Exercise data: Begin

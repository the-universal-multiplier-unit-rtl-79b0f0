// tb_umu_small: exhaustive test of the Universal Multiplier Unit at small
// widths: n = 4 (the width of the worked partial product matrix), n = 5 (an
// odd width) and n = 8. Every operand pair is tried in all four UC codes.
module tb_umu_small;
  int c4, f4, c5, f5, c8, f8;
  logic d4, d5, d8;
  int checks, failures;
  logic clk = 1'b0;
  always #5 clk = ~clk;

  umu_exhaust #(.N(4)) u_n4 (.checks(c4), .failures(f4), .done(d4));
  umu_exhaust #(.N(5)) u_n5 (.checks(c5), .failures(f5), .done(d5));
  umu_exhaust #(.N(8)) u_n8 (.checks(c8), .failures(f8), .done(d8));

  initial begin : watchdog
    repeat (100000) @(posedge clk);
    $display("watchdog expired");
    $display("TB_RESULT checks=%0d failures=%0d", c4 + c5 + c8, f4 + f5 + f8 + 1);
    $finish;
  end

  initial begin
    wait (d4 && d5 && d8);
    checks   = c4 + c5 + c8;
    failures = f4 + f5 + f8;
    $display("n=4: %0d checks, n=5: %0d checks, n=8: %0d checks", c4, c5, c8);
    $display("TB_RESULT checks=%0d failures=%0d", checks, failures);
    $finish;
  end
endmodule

Exercise data: End

#### [Task goal]
Once you have counted the lines of the data that contain the word "watchdog", please reply with that number alone.

#### [Response to the task]
2